[[ Records to process open ]]

// tb_cordic_atan2: feeds one random vector per clock (all four quadrants, the
// axes and large and medium magnitudes) and compares each angle with $atan2 in
// floating point; the result must arrive exactly STAGES+1 clocks later.
module tb_cordic_atan2;
  localparam int STAGES = 30;
  localparam real Q29 = 536870912.0;
  logic clk = 0, rst_n = 0, in_valid = 0, out_valid;
  logic signed [39:0] x = 0, y = 0;
  logic signed [31:0] angle;
  int checks = 0, failures = 0;
  real exp_q [$];
  int  tin_q [$];
  real tol_q [$];
  int  cyc = 0;

  cordic_atan2 #(.IN_W(40), .W(42), .STAGES(STAGES)) dut (.*);
  always #5 clk = ~clk;
  always @(posedge clk) cyc <= cyc + 1;

  initial begin
    repeat (20000) @(posedge clk);
    failures++;
    $display("TB_RESULT checks=%0d failures=%0d", checks, failures);
    $finish;
  end

  // checker
  always @(posedge clk) if (rst_n && out_valid) begin
    real e, got, d, tol;
    int t0;
    e  = exp_q.pop_front();
    t0 = tin_q.pop_front();
    tol = tol_q.pop_front();
    got = real'(angle) / Q29;
    d = got - e;
    if (d > 3.14159) d = d - 6.283185307179586;
    if (d < -3.14159) d = d + 6.283185307179586;
    checks += 2;
    if (d > tol || d < -tol) begin
      failures++;
      $display("FAIL angle got %f exp %f", got, e);
    end
    if (cyc - t0 != STAGES + 1) begin
      failures++;
      $display("FAIL latency %0d", cyc - t0);
    end
  end

  initial begin
    repeat (3) @(posedge clk);
    rst_n = 1;
    for (int i = 0; i < 3000; i++) begin
      @(negedge clk);
      in_valid = ($urandom_range(0, 4) != 0);
      case (i % 6)
        0: begin x = 40'(signed'($urandom)); y = 40'(signed'($urandom)); end
        1: begin x = 40'(signed'($urandom)) <<< 6; y = 40'(signed'($urandom)) <<< 6; end
        2: begin x = 40'(signed'($urandom)) >>> 8; y = 40'(signed'($urandom)) >>> 8; end
        3: begin x = -40'sd10000000; y = 40'($urandom_range(0,1)) * 40'sd1000; end
        4: begin x = 0; y = ($urandom_range(0,1) != 0) ? 40'sd7000000 : -40'sd7000000; end
        default: begin x = 40'sd123456789; y = 0; end
      endcase
      if (in_valid && (x != 0 || y != 0) && (x > 40'sd4000 || x < -40'sd4000 || y > 40'sd4000 || y < -40'sd4000)) begin
        exp_q.push_back($atan2(real'(y), real'(x)));
        tin_q.push_back(cyc);
        tol_q.push_back(2.0e-6 + 4.0 / $sqrt(real'(x) * real'(x) + real'(y) * real'(y)));
      end else in_valid = 0;
    end
    @(negedge clk); in_valid = 0;
    repeat (STAGES + 5) @(negedge clk);
    checks++;
    if (exp_q.size() != 0) begin failures++; $display("FAIL missing results"); end
    $display("TB_RESULT checks=%0d failures=%0d", checks, failures);
    $finish;
  end
endmodule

[[ Records to process closed ]]

• _Work request_: Each line in the entries above, starting at the line with "angle got %f" and ending at the line with "3: begin x = -40'sd10000000;", is to be printed exactly, and only those lines.

• _Solution below_:
      $display("FAIL angle got %f exp %f", got, e);
    end
    if (cyc - t0 != STAGES + 1) begin
      failures++;
      $display("FAIL latency %0d", cyc - t0);
    end
  end

  initial begin
    repeat (3) @(posedge clk);
    rst_n = 1;
    for (int i = 0; i < 3000; i++) begin
      @(negedge clk);
      in_valid = ($urandom_range(0, 4) != 0);
      case (i % 6)
        0: begin x = 40'(signed'($urandom)); y = 40'(signed'($urandom)); end
        1: begin x = 40'(signed'($urandom)) <<< 6; y = 40'(signed'($urandom)) <<< 6; end
        2: begin x = 40'(signed'($urandom)) >>> 8; y = 40'(signed'($urandom)) >>> 8; end
        3: begin x = -40'sd10000000; y = 40'($urandom_range(0,1)) * 40'sd1000; end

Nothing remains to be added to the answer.